Die Grundsicherung im Alter und bei Erwerbsminderung (§§ 41 ff. SGB XII) umfasst u.a. die Aufwendungen für Unterkunft und Heizung (§§ 42 Nr. 4, 42a SGB XII). Durch das Bundesteilhabegesetz v. 23.12.2016 (BGBl I S. 3234) wurden die Regelungen zur Übernahme der Unterkunfts- und Heizungskosten in der Grundsicherung im Alter und bei Erwerbsminderung m.W.v. 1.1.2020 weitgehend verändert. Dies war erforderlich, weil seit der Verlagerung der Eingliederungshilfe von den §§ 53 ff. SGB XII in die §§ 90 ff. SGB IX in aller Regel die Leistungen zur Sicherung des Lebensunterhalts von der Eingliederungshilfe mitumfasst sind.
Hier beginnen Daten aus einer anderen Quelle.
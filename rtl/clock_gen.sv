// clock_gen: carrier and subcarrier timing from the 135.6 MHz main clock.
//
// The main clock is ten times the 13.56 MHz carrier. The carrier square wave
// fc flips every CLK_PER_FC/2 = 5 cycles; fc_rise and fc_fall are one-cycle
// strobes marking its edges. fc_rise is the "tick" that paces every timed
// unit of the design (one per carrier period) and also clocks the ADC. The
// PICC load-modulation subcarrier subc (fc/16, 847.5 kHz) flips on every
// eighth carrier rising edge. This follows the clocking scheme of the design
// description; the edge strobes being registered one-cycle pulses is this
// implementation's choice.
//
// Timing: fc_rise is high during the first main-clock cycle in which fc is
// high, fc_fall during the first cycle in which it is low.
module clock_gen #(
  parameter int unsigned CLK_PER_FC   = 10,  // must be even
  parameter int unsigned SUBC_HALF_FC = 8
) (
  input  logic clk,
  input  logic rst,
  output logic fc,
  output logic fc_rise,
  output logic fc_fall,
  output logic subc
);
  localparam int unsigned HALF = CLK_PER_FC / 2;
  localparam int unsigned CW = $clog2(CLK_PER_FC);
  localparam int unsigned SW = $clog2(SUBC_HALF_FC);

  logic [CW-1:0] phase;
  logic [SW-1:0] subc_cnt;

  always_ff @(posedge clk) begin
    if (rst) begin
      phase    <= '0;
      fc       <= 1'b0;
      fc_rise  <= 1'b0;
      fc_fall  <= 1'b0;
      subc     <= 1'b0;
      subc_cnt <= '0;
    end else begin
      phase   <= (phase == CW'(CLK_PER_FC - 1)) ? '0 : phase + 1'b1;
      fc_rise <= (phase == CW'(CLK_PER_FC - 1));
      fc_fall <= (phase == CW'(HALF - 1));
      if (phase == CW'(CLK_PER_FC - 1)) fc <= 1'b1;
      else if (phase == CW'(HALF - 1))  fc <= 1'b0;
      if (phase == CW'(CLK_PER_FC - 1)) begin
        if (subc_cnt == SW'(SUBC_HALF_FC - 1)) begin
          subc_cnt <= '0;
          subc     <= ~subc;
        end else begin
          subc_cnt <= subc_cnt + 1'b1;
        end
      end
    end
  end
endmodule
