// tb_clock_gen: checks the carrier and subcarrier timing.
//
// Over 2000 main-clock cycles it checks that fc has a period of 10 cycles
// with 5 high and 5 low, that fc_rise/fc_fall pulse in the first cycle after fc
// rises or falls, and that the subcarrier flips every 8 carrier
// periods (80 cycles).
module tb_clock_gen;
  logic clk = 1'b0;
  logic rst = 1'b1;
  always #1 clk = ~clk;

  logic fc, fc_rise, fc_fall, subc;
  clock_gen #(.CLK_PER_FC(10), .SUBC_HALF_FC(8)) dut (.clk, .rst, .fc, .fc_rise, .fc_fall, .subc);

  int checks = 0, failures = 0;
  task automatic check(input bit ok, input string what);
    checks++;
    if (!ok) begin
      failures++;
      $display("FAIL: %s", what);
    end
  endtask

  initial begin
    int last_rise, last_subc, n_rise, high_run;
    logic fc_q, subc_q;
    last_rise = -1; last_subc = -1; n_rise = 0; high_run = 0;
    repeat (4) @(posedge clk);
    rst = 1'b0;
    @(posedge clk);
    fc_q = fc; subc_q = subc;
    for (int t = 0; t < 2000; t++) begin
      @(posedge clk);
      #0;
      // strobe high in the first cycle after the edge
      if (t >= 10) begin   // fc starts low, so the first fall strobe has no edge
        check((fc && !fc_q) == fc_rise, $sformatf("rise strobe at %0d", t));
        check((!fc && fc_q) == fc_fall, $sformatf("fall strobe at %0d", t));
      end
      if (fc && !fc_q) begin
        if (last_rise >= 0) check(t - last_rise == 10, $sformatf("fc period %0d", t - last_rise));
        last_rise = t;
        n_rise++;
      end
      if (!fc && fc_q) check(high_run == 5, $sformatf("fc high for %0d", high_run));
      high_run = fc ? high_run + 1 : 0;
      if (subc != subc_q) begin
        if (last_subc >= 0) check(t - last_subc == 80, $sformatf("subc half period %0d", t - last_subc));
        last_subc = t;
      end
      fc_q = fc; subc_q = subc;
    end
    check(n_rise >= 199, "carrier running");
    $display("TB_RESULT checks=%0d failures=%0d", checks, failures);
    $finish;
  end

  initial begin
    repeat (100000) @(posedge clk);
    failures++;
    $display("FAIL: watchdog");
    $display("TB_RESULT checks=%0d failures=%0d", checks, failures);
    $finish;
  end
endmodule
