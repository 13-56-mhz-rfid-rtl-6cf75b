// crc_a: bit-serial LFSR for the ISO 14443-A frame CRC (CRC_A).
//
// The design appends two CRC bytes to the SELECT command and to the SAK
// answer. The CRC is the 16-bit CCITT polynomial x^16 + x^12 + x^5 + 1,
// processed least significant bit first (reflected form, feedback mask
// 0x8408), preset to 0x6363, with no final inversion. The document only calls
// it "a common variant of CRC_16" built from an LFSR; the CRC_A parameters
// come from ISO 14443-3.
//
// Interface: pulse start with data (byte 0 in bits 7:0) and nbytes held
// stable; the LFSR shifts one bit per clock, LSB of byte 0 first. done pulses
// for one cycle 8*nbytes+1 cycles after start, with crc valid from then until
// the next start. The low CRC byte (crc[7:0]) is transmitted first. Running
// the LFSR over data followed by its CRC leaves zero, which is how a received
// CRC is checked.
module crc_a #(
  parameter int unsigned MAX_BYTES = 9,
  parameter logic [15:0] INIT      = 16'h6363
) (
  input  logic                   clk,
  input  logic                   rst,
  input  logic                   start,
  input  logic [8*MAX_BYTES-1:0] data,
  input  logic [3:0]             nbytes,
  output logic                   busy,
  output logic                   done,
  output logic [15:0]            crc
);
  localparam int unsigned IW = $clog2(8 * MAX_BYTES + 1);

  logic [8*MAX_BYTES-1:0] shreg;
  logic [IW-1:0]          left;
  logic                   fb;

  assign fb = crc[0] ^ shreg[0];

  always_ff @(posedge clk) begin
    if (rst) begin
      busy  <= 1'b0;
      done  <= 1'b0;
      crc   <= INIT;
      shreg <= '0;
      left  <= '0;
    end else begin
      done <= 1'b0;
      if (start) begin
        busy  <= (nbytes != 4'd0);
        done  <= (nbytes == 4'd0);
        crc   <= INIT;
        shreg <= data;
        left  <= IW'(8 * nbytes);
      end else if (busy) begin
        crc   <= (crc >> 1) ^ (fb ? 16'h8408 : 16'h0000);
        shreg <= shreg >> 1;
        left  <= left - 1'b1;
        if (left == IW'(1)) begin
          busy <= 1'b0;
          done <= 1'b1;
        end
      end
    end
  end
endmodule
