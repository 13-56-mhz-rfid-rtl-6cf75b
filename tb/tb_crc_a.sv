// tb_crc_a: checks the CRC_A LFSR against a byte-wise reference and known
// values.
//
// Known values: CRC_A of 50 00 (HLTA) is CD57 (sent 57 CD), and a frame
// followed by its own CRC leaves a zero residue. Then 200 random frames of
// 1..9 bytes are compared with a table-free byte-wise reference computed in
// the testbench, and the latency (8 cycles per byte plus one) is checked.
module tb_crc_a;
  logic clk = 1'b0;
  logic rst = 1'b1;
  always #1 clk = ~clk;

  logic        start = 1'b0;
  logic [71:0] data = '0;
  logic [3:0]  nbytes = '0;
  logic        busy, done;
  logic [15:0] crc;

  crc_a #(.MAX_BYTES(9)) dut (.clk, .rst, .start, .data, .nbytes, .busy, .done, .crc);

  int checks = 0, failures = 0;
  task automatic check(input bit ok, input string what);
    checks++;
    if (!ok) begin
      failures++;
      $display("FAIL: %s", what);
    end
  endtask

  // Reference: ISO 14443-3 annex byte update.
  function automatic logic [15:0] ref_crc(input logic [71:0] d, input int n);
    logic [15:0] w;
    logic [7:0]  b;
    w = 16'h6363;
    for (int i = 0; i < n; i++) begin
      b = d[8*i +: 8];
      b = b ^ w[7:0];
      b = b ^ (b << 4);
      w = (w >> 8) ^ (16'(b) << 8) ^ (16'(b) << 3) ^ (16'(b) >> 4);
    end
    return w;
  endfunction

  task automatic run(input logic [71:0] d, input int n, output logic [15:0] r, output int lat);
    @(negedge clk);
    data = d; nbytes = 4'(n); start = 1'b1;
    @(negedge clk);
    start = 1'b0;
    lat = 1;
    while (!done) begin
      @(negedge clk);
      lat++;
    end
    r = crc;
  endtask

  initial begin
    logic [15:0] r;
    int lat;
    logic [71:0] d;
    int n;
    repeat (4) @(posedge clk);
    rst = 1'b0;
    run(72'h0050, 2, r, lat);
    check(r == 16'hCD57, $sformatf("HLTA crc %h", r));
    check(lat == 17, $sformatf("latency %0d for 2 bytes", lat));
    run({40'h0, r, 16'h0050}, 4, r, lat);
    check(r == 16'h0000, $sformatf("residue %h", r));
    for (int k = 0; k < 200; k++) begin
      d = {$urandom, $urandom, $urandom};
      n = 1 + int'($urandom_range(8));
      for (int i = n; i < 9; i++) d[8*i +: 8] = 8'h00;
      run(d, n, r, lat);
      check(r == ref_crc(d, n), $sformatf("crc of %0d bytes %h: %h vs %h", n, d, r, ref_crc(d, n)));
      check(lat == 8 * n + 1, $sformatf("latency %0d", lat));
    end
    $display("TB_RESULT checks=%0d failures=%0d", checks, failures);
    $finish;
  end

  initial begin
    repeat (100000) @(posedge clk);
    failures++;
    $display("FAIL: watchdog");
    $display("TB_RESULT checks=%0d failures=%0d", checks, failures);
    $finish;
  end
endmodule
Seit dem 1.1.2020 sind bei den Unterkunfts- und Heizungskosten folgende Fallkonstellationen zu unterscheiden: Aufenthalt in einer stationären Einrichtung (§ 42 Nr. 4 Buchst. b SGB XII), Wohnen in einem Mehrpersonenhaushalt mit bestimmten Familienangehörigen ohne mietvertragliche Verpflichtung zur Zahlung von Unterkunfts- und Heizungskosten (§ 42a Abs. 3 SGB XII), Wohnen in einer Wohngemeinschaft oder in einem Familienhaushalt mit Verpflichtung zur Zahlung von Unterkunfts- und Heizungskosten (§ 42a Abs. 4 SGB XII), Wohnen in einer besonderen Wohnform (persönlicher Wohnraum mit zusätzlichen Räumlichkeiten zur gemeinschaftlichen Nutzung) (§ 42a Abs. 5 SGB XII), Wohnen in einer sonstigen Unterkunft, z.B. in einer Pension (§ 42a Abs. 7 SGB XII) und Wohnen außerhalb von stationären Einrichtungen, die nicht § 42a Abs. 3–7 SGB XII unterfallen (§ 42a Abs. 1 S. 1 SGB XII i.V.m. § 35 SGB XII). In seiner Entscheidung v. 23.3.2021 (B 8 SO 14/19 R; hierzu Schmidt NZS 2021, 936) musste das BSG entscheiden, ob nach § 42a Abs. 3 SGB-XII-Leistungen für Unterkunft und Heizung an Leistungsberechtigte in einem Familienhaushalt ohne mietvertragliche Vereinbarungen auch dann zu gewähren sind, wenn keine Kosten für Unterkunft und Heizung anfallen.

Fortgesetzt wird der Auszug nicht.